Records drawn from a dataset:

======

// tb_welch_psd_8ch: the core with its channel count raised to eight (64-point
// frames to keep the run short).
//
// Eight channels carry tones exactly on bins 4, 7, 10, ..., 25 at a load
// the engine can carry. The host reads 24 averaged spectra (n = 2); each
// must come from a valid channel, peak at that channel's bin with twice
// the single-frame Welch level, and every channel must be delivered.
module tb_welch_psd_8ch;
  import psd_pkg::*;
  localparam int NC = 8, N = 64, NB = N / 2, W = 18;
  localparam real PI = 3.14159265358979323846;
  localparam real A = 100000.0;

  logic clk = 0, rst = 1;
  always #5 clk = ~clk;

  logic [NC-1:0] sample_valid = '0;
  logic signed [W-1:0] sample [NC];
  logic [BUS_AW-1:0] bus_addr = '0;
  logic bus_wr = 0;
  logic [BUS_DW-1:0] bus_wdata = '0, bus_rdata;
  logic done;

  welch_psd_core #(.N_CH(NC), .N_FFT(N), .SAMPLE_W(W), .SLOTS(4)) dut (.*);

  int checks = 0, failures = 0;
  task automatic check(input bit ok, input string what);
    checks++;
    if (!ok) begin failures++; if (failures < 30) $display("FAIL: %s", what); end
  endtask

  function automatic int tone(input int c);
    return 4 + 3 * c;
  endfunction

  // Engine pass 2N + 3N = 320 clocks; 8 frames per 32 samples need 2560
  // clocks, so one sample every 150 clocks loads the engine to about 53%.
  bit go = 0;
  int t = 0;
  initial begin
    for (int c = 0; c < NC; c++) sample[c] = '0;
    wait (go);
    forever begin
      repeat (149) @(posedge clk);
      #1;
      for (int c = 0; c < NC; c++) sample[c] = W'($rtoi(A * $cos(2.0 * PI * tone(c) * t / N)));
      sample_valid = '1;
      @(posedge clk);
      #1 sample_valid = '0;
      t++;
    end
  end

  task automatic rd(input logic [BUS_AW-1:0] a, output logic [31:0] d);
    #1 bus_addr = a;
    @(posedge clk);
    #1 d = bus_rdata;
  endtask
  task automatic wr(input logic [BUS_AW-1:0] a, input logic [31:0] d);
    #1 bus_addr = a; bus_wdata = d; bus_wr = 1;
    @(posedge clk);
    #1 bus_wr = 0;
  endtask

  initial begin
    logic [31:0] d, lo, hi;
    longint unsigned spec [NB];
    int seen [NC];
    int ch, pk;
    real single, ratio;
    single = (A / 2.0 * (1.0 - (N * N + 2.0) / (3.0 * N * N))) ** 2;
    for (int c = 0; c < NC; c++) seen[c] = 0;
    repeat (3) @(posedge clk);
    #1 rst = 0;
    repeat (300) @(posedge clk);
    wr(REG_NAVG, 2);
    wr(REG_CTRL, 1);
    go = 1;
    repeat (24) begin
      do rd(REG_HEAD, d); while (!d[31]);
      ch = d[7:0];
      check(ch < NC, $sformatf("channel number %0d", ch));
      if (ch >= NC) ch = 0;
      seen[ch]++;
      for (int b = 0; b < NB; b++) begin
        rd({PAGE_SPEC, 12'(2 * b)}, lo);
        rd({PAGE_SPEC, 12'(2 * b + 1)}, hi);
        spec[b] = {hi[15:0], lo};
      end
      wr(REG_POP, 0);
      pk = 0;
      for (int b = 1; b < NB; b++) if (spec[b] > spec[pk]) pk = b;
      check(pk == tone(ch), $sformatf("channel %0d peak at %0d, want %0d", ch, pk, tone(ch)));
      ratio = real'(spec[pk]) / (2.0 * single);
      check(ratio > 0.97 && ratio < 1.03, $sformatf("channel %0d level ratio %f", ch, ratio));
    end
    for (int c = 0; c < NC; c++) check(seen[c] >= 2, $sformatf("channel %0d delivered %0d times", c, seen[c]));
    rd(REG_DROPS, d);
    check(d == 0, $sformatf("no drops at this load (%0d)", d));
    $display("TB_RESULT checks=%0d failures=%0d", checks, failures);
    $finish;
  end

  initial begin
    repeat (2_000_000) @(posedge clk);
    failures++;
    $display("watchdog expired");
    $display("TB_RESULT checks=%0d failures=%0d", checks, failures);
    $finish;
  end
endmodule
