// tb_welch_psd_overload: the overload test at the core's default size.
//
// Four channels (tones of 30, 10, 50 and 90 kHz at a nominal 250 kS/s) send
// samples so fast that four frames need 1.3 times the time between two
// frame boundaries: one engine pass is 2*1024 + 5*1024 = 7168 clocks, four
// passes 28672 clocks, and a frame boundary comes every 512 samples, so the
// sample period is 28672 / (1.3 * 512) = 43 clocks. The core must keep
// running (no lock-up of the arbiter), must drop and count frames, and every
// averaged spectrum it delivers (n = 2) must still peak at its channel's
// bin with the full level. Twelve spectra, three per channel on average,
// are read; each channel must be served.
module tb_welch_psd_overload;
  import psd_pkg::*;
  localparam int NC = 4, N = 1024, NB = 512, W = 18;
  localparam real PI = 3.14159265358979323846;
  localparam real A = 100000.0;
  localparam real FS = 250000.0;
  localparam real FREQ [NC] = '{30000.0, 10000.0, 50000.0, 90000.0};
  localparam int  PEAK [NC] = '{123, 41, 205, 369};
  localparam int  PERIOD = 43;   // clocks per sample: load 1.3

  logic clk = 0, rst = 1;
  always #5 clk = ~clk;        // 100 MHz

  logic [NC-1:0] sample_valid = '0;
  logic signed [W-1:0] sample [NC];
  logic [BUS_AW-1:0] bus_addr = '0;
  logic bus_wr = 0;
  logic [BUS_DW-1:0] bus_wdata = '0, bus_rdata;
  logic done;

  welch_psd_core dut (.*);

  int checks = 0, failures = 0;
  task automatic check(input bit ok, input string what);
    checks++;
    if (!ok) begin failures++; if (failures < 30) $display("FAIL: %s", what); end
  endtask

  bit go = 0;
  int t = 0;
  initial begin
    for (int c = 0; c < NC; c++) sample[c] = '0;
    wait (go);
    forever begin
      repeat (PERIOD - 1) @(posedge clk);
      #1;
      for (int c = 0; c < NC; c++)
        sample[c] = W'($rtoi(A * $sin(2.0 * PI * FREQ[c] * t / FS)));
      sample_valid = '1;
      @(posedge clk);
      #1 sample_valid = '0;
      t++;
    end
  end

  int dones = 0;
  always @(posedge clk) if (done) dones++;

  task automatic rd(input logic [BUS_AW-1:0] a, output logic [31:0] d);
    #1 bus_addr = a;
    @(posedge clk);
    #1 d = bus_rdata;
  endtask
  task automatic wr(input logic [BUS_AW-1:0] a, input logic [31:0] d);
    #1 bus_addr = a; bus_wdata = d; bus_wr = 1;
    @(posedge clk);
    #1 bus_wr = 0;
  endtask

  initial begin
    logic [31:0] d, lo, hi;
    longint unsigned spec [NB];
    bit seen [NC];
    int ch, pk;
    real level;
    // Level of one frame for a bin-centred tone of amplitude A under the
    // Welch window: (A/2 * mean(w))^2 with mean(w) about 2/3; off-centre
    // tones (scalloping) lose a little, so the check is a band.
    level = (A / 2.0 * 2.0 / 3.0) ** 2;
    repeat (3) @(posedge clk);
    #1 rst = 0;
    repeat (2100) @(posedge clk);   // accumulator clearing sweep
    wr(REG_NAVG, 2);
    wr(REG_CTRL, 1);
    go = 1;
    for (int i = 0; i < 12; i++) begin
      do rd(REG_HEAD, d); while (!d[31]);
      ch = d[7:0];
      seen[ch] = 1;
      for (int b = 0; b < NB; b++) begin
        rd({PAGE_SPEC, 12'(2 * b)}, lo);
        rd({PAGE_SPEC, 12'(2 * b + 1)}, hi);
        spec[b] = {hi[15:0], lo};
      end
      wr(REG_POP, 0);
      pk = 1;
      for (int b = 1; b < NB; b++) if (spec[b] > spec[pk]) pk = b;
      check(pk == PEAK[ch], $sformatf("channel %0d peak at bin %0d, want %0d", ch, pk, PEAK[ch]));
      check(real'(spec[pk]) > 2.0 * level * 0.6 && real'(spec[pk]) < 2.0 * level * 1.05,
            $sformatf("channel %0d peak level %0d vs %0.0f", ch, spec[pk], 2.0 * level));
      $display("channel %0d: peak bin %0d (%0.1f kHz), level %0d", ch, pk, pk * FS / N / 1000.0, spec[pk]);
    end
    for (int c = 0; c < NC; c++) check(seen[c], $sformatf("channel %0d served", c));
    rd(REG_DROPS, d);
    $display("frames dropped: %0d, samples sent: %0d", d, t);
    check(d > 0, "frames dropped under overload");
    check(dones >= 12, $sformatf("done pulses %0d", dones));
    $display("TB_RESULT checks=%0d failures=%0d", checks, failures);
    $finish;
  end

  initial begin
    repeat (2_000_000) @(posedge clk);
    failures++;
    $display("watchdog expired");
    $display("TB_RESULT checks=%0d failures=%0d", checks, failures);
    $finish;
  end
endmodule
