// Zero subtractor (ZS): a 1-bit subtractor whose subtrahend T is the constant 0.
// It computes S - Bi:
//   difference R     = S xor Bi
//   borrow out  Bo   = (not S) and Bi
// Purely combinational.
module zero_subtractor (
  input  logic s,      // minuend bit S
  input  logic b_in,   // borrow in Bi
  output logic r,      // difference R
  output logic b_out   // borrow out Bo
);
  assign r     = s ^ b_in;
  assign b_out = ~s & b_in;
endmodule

======

## Work to complete
Determine the count of lines in the data that contain the string "difference", and reply with that count alone.

## Exercise result
2